Drop the slope concept, since it forces you to do special cases for vertical lines. Instead, you can compute something like this:

ox = x - p1.x;
oy = y - p1.y;
dx = p2.x - p1.x;
dy = p2.y - p1.y;
t = (ox*dx + oy*dy)/(dx*dx + dy*dy);
if (t < 0) t = 0;
if (t > 1) t = 1;
ex = t*dx - ox;
ey = t*dy - oy;
errSq = ex*ex + ey*ey;
if (errSq < best) {
  best = errSq;
  bestIndex = i;
}

This looks at the point on each segment which is closest to your input point. It first determines a parameter t which tells you where along the segment this closest point occurs. This is the dot product of the direction vector of the line (dx,dy) and the vector from the starting point to the mouse point (ox,oy), divided by the squared norm of the direction vector.
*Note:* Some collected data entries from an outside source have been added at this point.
// tb_vp_long_acc: drives the long accumulator (M = 32: 64 segments of 64
// bits, 4096 bits) with random additions and subtractions of 64-bit values
// at random bit positions, clustered so that carries and borrows run across
// many all-ones / all-zeros segments, and compares after every operation:
//  * every segment of the magnitude read port with a 4096-bit two's-complement
//    model kept here;
//  * sign, zero, leading-one position and lowest non-zero segment;
//  * the lost flag for bits that fall off the bottom;
//  * the latency: done is seen 3 cycles after a request that touches two
//    segments, 2 for one segment, one more with carry resolution.
// It counts carry and borrow resolutions and fails if either never happened.
module tb_vp_long_acc;
  localparam int M = 32, NSEG = 64, W = 64, N = NSEG * W;
  logic clk = 0, rst_n = 0;
  always #5 clk = ~clk;

  logic clr, add_req, add_sub, busy, done, neg, zero, lost, ovf;
  logic [W-1:0] add_val, rd_mag0, rd_mag1;
  logic signed [31:0] add_pos;
  logic [6:0] rd_idx0, rd_idx1;
  logic [12:0] lead_pos;
  logic [5:0] low_seg;

  vp_long_acc #(.M(M), .NSEG(NSEG)) dut (.*);

  logic [N-1:0] model, magm;
  logic exp_lost;
  int checks = 0, failures = 0, n_carry = 0, n_borrow = 0;

  initial begin
    #5_000_000; failures++;
    $display("TB_RESULT checks=%0d failures=%0d", checks, failures); $finish;
  end

  always @(posedge clk) if (dut.st == 2'd3) begin
    if (dut.sub_q) n_borrow++; else n_carry++;
  end

  task automatic check_state(string what);
    int lz, ls;
    logic mneg;
    mneg = model[N-1];
    magm = mneg ? -model : model;
    lz = 0;
    for (int b = 0; b < N; b++) if (magm[b]) lz = N - 1 - b;
    ls = 0;
    for (int s = 0; s < NSEG; s++) if (model[N - 1 - s * W -: W] != '0) ls = s;
    checks++;
    if (zero !== (model == '0) || (model != '0 && (neg !== mneg || int'(lead_pos) != lz ||
        int'(low_seg) != ls)) || lost !== exp_lost) begin
      failures++;
      if (failures < 10) $display("FAIL %s status: zero %b neg %b/%b lead %0d/%0d low %0d/%0d lost %b/%b",
        what, zero, neg, mneg, lead_pos, lz, low_seg, ls, lost, exp_lost);
    end
    for (int s = 0; s < NSEG; s += 2) begin
      rd_idx0 = 7'(s); rd_idx1 = 7'(s + 1);
      #1;
      checks++;
      if (rd_mag0 !== magm[N - 1 - s * W -: W] || rd_mag1 !== magm[N - 1 - (s + 1) * W -: W]) begin
        failures++;
        if (failures < 10) $display("FAIL %s seg %0d: %h / %h", what, s, rd_mag0, magm[N - 1 - s * W -: W]);
      end
    end
  endtask

  task automatic do_add(logic [W-1:0] v, int pos, logic sub);
    int c0, lat, elat;
    logic [N+W-1:0] ext;
    c0 = n_carry + n_borrow;
    // request edge, then one cycle per segment updated, one more to resolve a
    // carry, and done is seen the cycle after the last state
    if (pos >= N) elat = 1;
    else if (pos % W == 0 || pos / W == NSEG - 1 || (v << (W - pos % W)) == '0) elat = 2;
    else elat = 3;
    @(negedge clk);
    add_req = 1; add_val = v; add_pos = pos; add_sub = sub;
    @(negedge clk);
    add_req = 0;
    lat = 1;
    while (!done) begin @(negedge clk); lat++; end
    // model: value placed with its MSB at position pos (0 = top bit)
    ext = {v, {N{1'b0}}} >> pos;
    if (ext[W-1:0] != '0) exp_lost = 1;
    if (sub) model = model - ext[N+W-1:W];
    else     model = model + ext[N+W-1:W];
    checks++;
    if (n_carry + n_borrow != c0) elat++;
    if (lat != elat) begin failures++; $display("FAIL latency %0d, expected %0d", lat, elat); end
    check_state("add");
  endtask

  int base;
  initial begin
    clr = 0; add_req = 0; add_val = 0; add_pos = 0; add_sub = 0; rd_idx0 = 0; rd_idx1 = 0;
    model = '0; exp_lost = 0;
    repeat (2) @(negedge clk);
    rst_n = 1;
    @(negedge clk);
    check_state("reset");
    for (int r = 0; r < 12; r++) begin
      @(negedge clk); clr = 1; @(negedge clk); clr = 0;
      model = '0; exp_lost = 0;
      check_state("clear");
      base = 64 + $urandom_range(3000);
      for (int t = 0; t < 25; t++) begin
        logic [W-1:0] v;
        int pos;
        v = {$urandom, $urandom};
        if (t % 6 == 0) v = '1;
        pos = base + int'($urandom_range(400)) - 200;
        if (r == 11 && t > 20) pos = N - W + 10 + t;   // falls partly off the bottom
        do_add(v, pos, (t % 3 == 1) || (r % 4 == 3));
      end
    end
    // long carry: build a run of all-ones segments, then carry through it
    @(negedge clk); clr = 1; @(negedge clk); clr = 0; model = '0; exp_lost = 0;
    for (int s = 10; s < 40; s++) do_add('1, s * W, 0);
    do_add(64'd1, 39 * W, 0);
    // and a long borrow back through the all-zeros run
    do_add(64'd1, 39 * W, 1);
    $display("carry resolutions %0d, borrow resolutions %0d", n_carry, n_borrow);
    checks++; if (n_carry == 0 || n_borrow == 0) begin failures++; $display("FAIL no carry/borrow"); end
    $display("TB_RESULT checks=%0d failures=%0d", checks, failures);
    $finish;
  end
endmodule
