The decision reaches the table about 140 cycles after the epoch ends at the
default sizes: two 31-cycle divisions in the collector, two 33-cycle divisions
in the PDM, and a few cycles of hand-over. That is tiny against the
10,000-cycle epoch. The collector is already counting the next epoch while this
runs.

`sm_manager` wraps the PDM and the DSMA. It also owns the two task slots (next
section).

## Task slots, pools and QoS registers

The host marks a kernel as LS with `cudaSetQoS(kernel, IPC_target)`. In
hardware this is a write to `qos_regs`: one bit per kernel identifier in the LS
bit vector, plus a 16-bit target per kernel. Writing a target of 0 turns the
kernel back into a batch kernel.

A launched kernel goes into the LS pool or the batch pool (`task_pools`, two
8-deep FIFOs) according to its bit. The SM manager keeps one LS slot and one
batch slot. When a slot is empty and its pool is not, it takes the oldest kernel
and pulses `ls_start` or `b_start`. It then clears that task's history and
returns the SMs to an even split. Epochs are counted, and decisions made, only
while both slots are filled.

## The LS rule (Algorithm 1)

With `ave`, `ipc` and `N` from the PDM and `T` the LS kernel's target:

| condition | action |
|---|---|
| `ave < T` or `ipc < T` | swap in one SM |
| otherwise, `ave*N/(N+1) > T` and `ipc > T` | swap out one SM |
| otherwise | keep |

The swap-out test asks whether the average would still be above the target even
if the next epoch added nothing. The hardware evaluates it without a divider, as
`ave*N > T*(N+1)`. Swapping in is easy and swapping out is hard, which biases the
controller towards keeping the QoS.

A swap-in takes a power-gated (idle) SM if there is one. Only when none is
gated does it take an SM from the batch kernel. Every task keeps at least one
SM, so a swap-in with no gated SM and a one-SM batch kernel does nothing.

## Finding the batch kernel's SM count (Algorithm 2 and the bound search)

This is the least obvious part of the design. The DSMA keeps four pieces of
batch history:

* `opt_k`, the batch kernel's best SM count found so far (8 bits);
* `upper_k` and `lower_k`, flags meaning "an upper bound on `opt_k` has been
  seen" and "a lower bound has been seen";
* `IPC_last`, the batch IPC in the epoch before the batch kernel's last SM
  change (16 bits).

**Allocation.** Algorithm 2 runs only when the LS kernel gives an SM back:

| state | what happens to the freed SM |
|---|---|
| `SM_batch < opt_k` | goes to the batch kernel |
| else `upper_k` clear | goes to the batch kernel (keep exploring upwards) |
| else `lower_k` clear | is power gated; the batch kernel also gives up one of its own SMs, which is power gated too (explore downwards) |
| else (both bounds known) | is power gated |

**Learning.** When the batch kernel has just gained or lost an SM through
Algorithm 2, the next epoch's batch IPC is compared with `IPC_last`. The
threshold `th` is 13/256, about 5%:

| last change | batch IPC this epoch | result |
|---|---|---|
| gained an SM | `<= IPC_last*(1+th)`: no real gain | `upper_k` set |
| gained an SM | `> IPC_last*(1+th)` | `lower_k` set, `opt_k = SM_batch` |
| lost an SM | `< IPC_last*(1-th)` | `upper_k` set |
| lost an SM | `>= IPC_last*(1-th)`: no real loss | `lower_k` set, `opt_k = SM_batch` |

When both flags are set, `opt_k` is frozen until the next batch kernel starts.

The learning step runs first in the same cycle, so a bound found in this epoch
already affects this epoch's allocation. `opt_k` starts at 0 with both flags
clear. A new batch kernel therefore first grows by one SM each time the LS kernel
frees one, until growth stops paying off.

**Example** (taken from `tb_sm_manager`). The batch kernel holds 8 SMs and the
LS kernel frees one. Both flags are clear, so the batch kernel takes it. Its IPC
stays flat, so `upper_k` is set. The LS kernel frees another SM: the table moves
the freed SM and one batch SM to the gated state. The batch IPC holds, so
`lower_k` is set and `opt_k` becomes the batch count. From then on, SMs the LS
kernel frees are power gated, unless LS demand has pushed the batch kernel below
`opt_k`, in which case the batch kernel gets them back.

Only SM changes made by Algorithm 2 start a learning step. SMs the LS kernel
takes from the batch kernel do not.

## SM ownership, moves and power gating

`sm_alloc_table` holds a 2-bit owner per SM: `OWN_LS`, `OWN_BATCH` or
`OWN_GATED`. An SM that no task owns is always gated. At reset and on every new
kernel, the lower half of the SMs goes to the LS kernel and the upper half to the
batch kernel.

Which SM moves:

* LS swap-in: the lowest-numbered gated SM, or else the highest-numbered batch
  SM;
* LS swap-out: the highest-numbered LS SM, which goes to the batch kernel or is
  gated;
* batch swap-out: the highest-numbered batch SM, which is gated.

Each move goes out as `swap_valid`, `swap_sm` and `swap_to`, held until the TB
scheduler answers `swap_ready` (an assertion in the RTL checks that the request
stays stable). The table entry changes on that handshake, and the gate of an SM
that is being woken opens as soon as its request is raised. A decision that
arrives while earlier moves are still pending is dropped (`dec_dropped`). With
two moves per epoch at most, this happens only if the TB scheduler takes longer
than an epoch.

The SM counts `SM_k` are derived from the table by counting owners. They are not
kept as separate registers.

## Sizes and number formats

| parameter (module) | default | origin |
|---|---|---|
| `EPOCH_CYCLES` | 10000 | source design |
| IPC width (`IPC_W`) | 16 bits | source design |
| IPC binary point (`IPC_FRAC`) | 6 fraction bits (Q10.6) | this design |
| SM count / `opt_k` width | 8 bits | source design |
| `NUM_SM` | 16 (even) | this design; the source does not state the SM count |
| `NUM_KERNELS` | 32 kernel identifiers | this design (one per hardware work queue) |
| `INST_W` | 7 bits of per-SM instructions per cycle | this design |
| `POOL_DEPTH` | 8 kernels per pool | this design |
| `TH` | 13 (threshold 13/256) | this design; the source gives no value |
| epoch counter `NEP_W` | 16 bits, saturating | this design |

Results saturate at the 16-bit maximum. The default sizes hold the evaluated
workloads: two co-running kernels for 2M cycles (200 epochs), with targets of
80 to 95% of the LS kernel's isolated IPC.

## Files

| file | contents |
|---|---|
| `rtl/smqos_pkg.sv` | widths, owner/action enums, decision struct |
| `rtl/smqos_top.sv` | top level |
| `rtl/data_collector.sv` | per-task instruction totals and epoch IPC |
| `rtl/sm_manager.sv` | task slots, PDM + DSMA chain |
| `rtl/pdm.sv` | epoch record and running-mean IPC |
| `rtl/dsma.sv` | Algorithm 1, Algorithm 2, bound search |
| `rtl/sm_alloc_table.sv` | SM owner table, move handshake, gate enables |
| `rtl/qos_regs.sv` | LS bit vector and IPC targets |
| `rtl/task_pools.sv`, `rtl/task_fifo.sv` | LS and batch pools |
| `rtl/udiv_serial.sv` | one-bit-per-cycle unsigned divider |
| `tb/tb_<module>.sv` | self-checking testbench per block |
| `tb/tb_smqos_top.sv` | end-to-end test at 8 SMs and 200-cycle epochs |
| `tb/tb_smqos_full.sv` | end-to-end test at the default sizes, about 2M cycles |
| `tb/tb_smqos_mixes.sv` | the four LS-batch mix categories under four QoS policies, default sizes |
| `tb/smqos_tb_body.svh` | signals, GPU model hook-up and reference checker of the end-to-end tests |
| `tb/smqos_tb_scenario.svh` | six-phase stimulus shared by the two end-to-end tests |
| `tb/gpu_model.sv` | behavioural SMs and TB scheduler for the end-to-end tests |
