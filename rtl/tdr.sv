// tdr: instrument test data register (the scan-facing side of an on-chip
// instrument).
//
// L shift bits; capture loads cap_val, shift moves the register one bit
// towards so (bit 0 leaves first, si enters at bit L-1), update copies the
// shift stage into upd_val and pulses upd_stb for one cycle. With
// HAS_UPDATE = 0 the register is read-only: no update stage is built and
// upd_val stays 0. The enables arrive already gated by the owning SIB.
module tdr #(
  parameter int L          = 8,
  parameter bit HAS_UPDATE = 1'b1
) (
  input  logic         clk,
  input  logic         rst_n,
  input  logic         si,
  output logic         so,
  input  logic         capture,
  input  logic         shift,
  input  logic         update,
  input  logic [L-1:0] cap_val,
  output logic [L-1:0] upd_val,
  output logic         upd_stb
);
  logic [L-1:0] sr;

  logic [L:0] shifted;

  assign shifted = {si, sr};
  assign so      = sr[0];

  always_ff @(posedge clk) begin
    if (!rst_n)       sr <= '0;
    else if (capture) sr <= cap_val;
    else if (shift)   sr <= shifted[L:1];
  end

  if (HAS_UPDATE) begin : g_upd
    always_ff @(posedge clk) begin
      if (!rst_n) begin
        upd_val <= '0;
        upd_stb <= 1'b0;
      end else begin
        upd_stb <= update;
        if (update) upd_val <= sr;
      end
    end
  end else begin : g_noupd
    assign upd_val = '0;
    assign upd_stb = 1'b0;
  end
endmodule
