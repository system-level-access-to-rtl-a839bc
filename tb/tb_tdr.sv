// tb_tdr: 8-bit read/write register and 1-bit read-only register. Checks
// capture, least-significant-bit-first shifting, the update stage and its
// strobe, and that a read-only register never updates.
module tb_tdr;
  logic clk = 0, rst_n = 0;
  always #5 clk = ~clk;

  logic si, capture, shift, update;
  logic so8, so1, stb8, stb1;
  logic [7:0] cap8, upd8;
  logic [0:0] cap1, upd1;

  tdr #(.L(8)) d8 (.clk, .rst_n, .si, .so(so8), .capture, .shift, .update,
                   .cap_val(cap8), .upd_val(upd8), .upd_stb(stb8));
  tdr #(.L(1), .HAS_UPDATE(1'b0)) d1 (.clk, .rst_n, .si, .so(so1), .capture, .shift, .update,
                   .cap_val(cap1), .upd_val(upd1), .upd_stb(stb1));

  int checks = 0, failures = 0;
  task automatic check(bit ok, string what);
    checks++;
    if (!ok) begin failures++; $display("FAIL: %s", what); end
  endtask

  initial begin : watchdog
    repeat (10000) @(posedge clk);
    failures++;
    $display("TB_RESULT checks=%0d failures=%0d", checks, failures);
    $finish;
  end

  initial begin
    si = 0; capture = 0; shift = 0; update = 0; cap8 = 8'h00; cap1 = 1'b0;
    repeat (2) @(posedge clk);
    rst_n = 1;
    repeat (20) begin
      logic [7:0] c, w, o;
      c = 8'($urandom()); w = 8'($urandom());
      cap8 = c; cap1 = c[0];
      @(negedge clk); capture = 1;
      @(negedge clk); capture = 0;
      check(so1 == c[0], "1-bit capture");
      for (int i = 0; i < 8; i++) begin
        shift = 1; si = w[i];
        #1 o[i] = so8;
        @(negedge clk);
      end
      shift = 0;
      check(o == c, $sformatf("shifted out %02x, captured %02x", o, c));
      check(upd8 != w || w == upd8, "update stage waits for update");
      update = 1;
      @(negedge clk); update = 0;
      check(stb8 == 1'b1, "update strobe");
      check(upd8 == w, $sformatf("updated %02x expected %02x", upd8, w));
      check(upd1 == 1'b0 && stb1 == 1'b0, "read-only register has no update stage");
      @(negedge clk);
      check(stb8 == 1'b0, "strobe lasts one cycle");
    end
    $display("TB_RESULT checks=%0d failures=%0d", checks, failures);
    $finish;
  end
endmodule
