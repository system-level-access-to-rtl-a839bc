// uart_rx: UART receiver for the host port of the level-i IC.
//
// Frame: one start bit (0), eight data bits least significant first, one
// stop bit (1); no parity. The line is synchronised with two flip-flops, a
// falling edge starts a frame, every bit is sampled in its middle, and a
// received byte is presented on data with a one-cycle valid pulse after the
// middle of the stop bit. A frame whose stop bit is 0 is dropped, and the
// receiver waits for the line to return high before it looks for the next
// start bit. The 8N1
// framing and the default bit time (868 clocks, 115200 baud at 100 MHz) are
// this design's choices.
module uart_rx #(
  parameter int CLKS_PER_BIT = 868
) (
  input  logic       clk,
  input  logic       rst_n,
  input  logic       rxd,
  output logic [7:0] data,
  output logic       valid
);
  localparam int CNTW = $clog2(CLKS_PER_BIT + 1);

  logic [1:0]      sync;
  logic [CNTW-1:0] cnt;
  logic [3:0]      bitn;      // 0: start, 1..8: data, 9: stop
  logic            busy;
  logic [7:0]      sh;
  logic            brk;       // framing error seen: wait for the line to go high

  wire rx = sync[1];

  always_ff @(posedge clk) begin
    if (!rst_n) begin
      sync  <= 2'b11;
      cnt   <= '0;
      bitn  <= '0;
      busy  <= 1'b0;
      sh    <= '0;
      brk   <= 1'b0;
      data  <= '0;
      valid <= 1'b0;
    end else begin
      sync  <= {sync[0], rxd};
      valid <= 1'b0;
      if (!busy) begin
        if (rx) brk <= 1'b0;
        if (!rx && !brk) begin
          busy <= 1'b1;
          bitn <= '0;
          cnt  <= CNTW'(CLKS_PER_BIT / 2);
        end
      end else if (cnt != 0) begin
        cnt <= cnt - 1'b1;
      end else begin
        cnt <= CNTW'(CLKS_PER_BIT - 1);
        if (bitn == 0) begin
          if (rx) busy <= 1'b0;           // glitch, not a start bit
          bitn <= 4'd1;
        end else if (bitn <= 4'd8) begin
          sh   <= {rx, sh[7:1]};
          bitn <= bitn + 1'b1;
        end else begin
          busy <= 1'b0;
          if (rx) begin
            data  <= sh;
            valid <= 1'b1;
          end else begin
            brk <= 1'b1;
          end
        end
      end
    end
  end
endmodule
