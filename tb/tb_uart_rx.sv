// tb_uart_rx: drives 8N1 frames with random bytes and random idle gaps and
// checks every received byte; a frame with a broken stop bit must be dropped.
module tb_uart_rx;
  localparam int CPB = 12;
  logic clk = 0, rst_n = 0;
  always #5 clk = ~clk;

  logic rxd = 1;
  logic [7:0] data;
  logic valid;
  uart_rx #(.CLKS_PER_BIT(CPB)) dut (.*);

  int checks = 0, failures = 0;
  byte unsigned got[$];

  always @(posedge clk) if (rst_n && valid) got.push_back(data);

  task automatic send(logic [7:0] b, bit stop);
    logic [9:0] fr;
    fr = {stop, b, 1'b0};
    for (int i = 0; i < 10; i++) begin
      rxd = fr[i];
      repeat (CPB) @(posedge clk);
    end
    rxd = 1;
    repeat (CPB + $urandom_range(0, 5)) @(posedge clk);
  endtask

  initial begin : watchdog
    repeat (100000) @(posedge clk);
    failures++;
    $display("TB_RESULT checks=%0d failures=%0d", checks, failures);
    $finish;
  end

  initial begin
    byte unsigned sent[$];
    repeat (2) @(posedge clk);
    rst_n = 1;
    repeat (5) @(posedge clk);
    repeat (40) begin
      byte unsigned b;
      b = 8'($urandom());
      if ($urandom_range(0, 7) == 0) send(b, 1'b0);     // framing error: dropped
      else begin
        send(b, 1'b1);
        sent.push_back(b);
      end
    end
    repeat (3 * CPB) @(posedge clk);
    checks++;
    if (got.size() != sent.size()) begin
      failures++;
      $display("FAIL: received %0d bytes, sent %0d good frames", got.size(), sent.size());
    end
    foreach (sent[i]) begin
      checks++;
      if (i >= got.size() || got[i] != sent[i]) begin
        failures++;
        $display("FAIL: byte %0d", i);
      end
    end
    $display("TB_RESULT checks=%0d failures=%0d", checks, failures);
    $finish;
  end
endmodule
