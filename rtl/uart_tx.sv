// uart_tx: UART transmitter for the host port of the level-i IC.
//
// Takes a byte when valid and ready are both high and sends it as one start
// bit, eight data bits least significant first and one stop bit, each bit
// CLKS_PER_BIT clocks long. ready is high while the transmitter is idle. The
// 8N1 framing and the default bit time are this design's choices.
module uart_tx #(
  parameter int CLKS_PER_BIT = 868
) (
  input  logic       clk,
  input  logic       rst_n,
  input  logic [7:0] data,
  input  logic       valid,
  output logic       ready,
  output logic       txd
);
  localparam int CNTW = $clog2(CLKS_PER_BIT + 1);

  logic [CNTW-1:0] cnt;
  logic [3:0]      bitn;      // bits still to send after the current one
  logic [8:0]      sh;        // remaining data bits and stop bit
  logic            busy;

  assign ready = !busy;

  always_ff @(posedge clk) begin
    if (!rst_n) begin
      cnt  <= '0;
      bitn <= '0;
      sh   <= '1;
      busy <= 1'b0;
      txd  <= 1'b1;
    end else if (!busy) begin
      txd <= 1'b1;
      if (valid) begin
        busy <= 1'b1;
        txd  <= 1'b0;                      // start bit
        sh   <= {1'b1, data};
        bitn <= 4'd9;
        cnt  <= CNTW'(CLKS_PER_BIT - 1);
      end
    end else if (cnt != 0) begin
      cnt <= cnt - 1'b1;
    end else if (bitn == 0) begin
      busy <= 1'b0;
    end else begin
      txd  <= sh[0];
      sh   <= {1'b1, sh[8:1]};
      bitn <= bitn - 1'b1;
      cnt  <= CNTW'(CLKS_PER_BIT - 1);
    end
  end
endmodule
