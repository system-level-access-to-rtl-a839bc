// tb_uart_tx: sends random bytes and decodes the serial line independently,
// checking the start bit, the data bits, the stop bit and the frame length
// of 10 bit times.
module tb_uart_tx;
  localparam int CPB = 12;
  logic clk = 0, rst_n = 0;
  always #5 clk = ~clk;

  logic [7:0] data;
  logic valid, ready, txd;
  uart_tx #(.CLKS_PER_BIT(CPB)) dut (.*);

  int checks = 0, failures = 0;

  task automatic check(bit ok, string what);
    checks++;
    if (!ok) begin failures++; $display("FAIL: %s", what); end
  endtask

  initial begin : watchdog
    repeat (100000) @(posedge clk);
    failures++;
    $display("TB_RESULT checks=%0d failures=%0d", checks, failures);
    $finish;
  end

  initial begin
    valid = 0; data = 0;
    repeat (2) @(posedge clk);
    rst_n = 1;
    repeat (3) @(posedge clk);
    check(txd == 1'b1, "idle line high");
    repeat (30) begin
      logic [7:0] b, got;
      int t0, t1;
      b = 8'($urandom());
      @(negedge clk);
      data = b; valid = 1;
      @(posedge clk);
      t0 = int'($time);              // the start bit begins at this edge
      #1 valid = 0;
      repeat (CPB / 2) @(posedge clk);
      check(txd == 1'b0, "start bit");
      for (int i = 0; i < 8; i++) begin
        repeat (CPB) @(posedge clk);
        got[i] = txd;
      end
      repeat (CPB) @(posedge clk);
      check(txd == 1'b1, "stop bit");
      check(got == b, $sformatf("byte %02x sent as %02x", b, got));
      wait (ready); t1 = int'($time);
      check((t1 - t0) / 10 >= 10 * CPB - 1 && (t1 - t0) / 10 <= 10 * CPB + 1,
            $sformatf("frame took %0d clocks", (t1 - t0) / 10));
    end
    $display("TB_RESULT checks=%0d failures=%0d", checks, failures);
    $finish;
  end
endmodule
Capping this t to the [0,1] range, you restruct yourself to the segment instead of the whole line. Then you can compute the difference vector (ex,ey) between this closest point and your input point, and take its squared norm as a measure of how close to the current segment the input point actually is. Iterate over all line segments and remember the best, and you are done.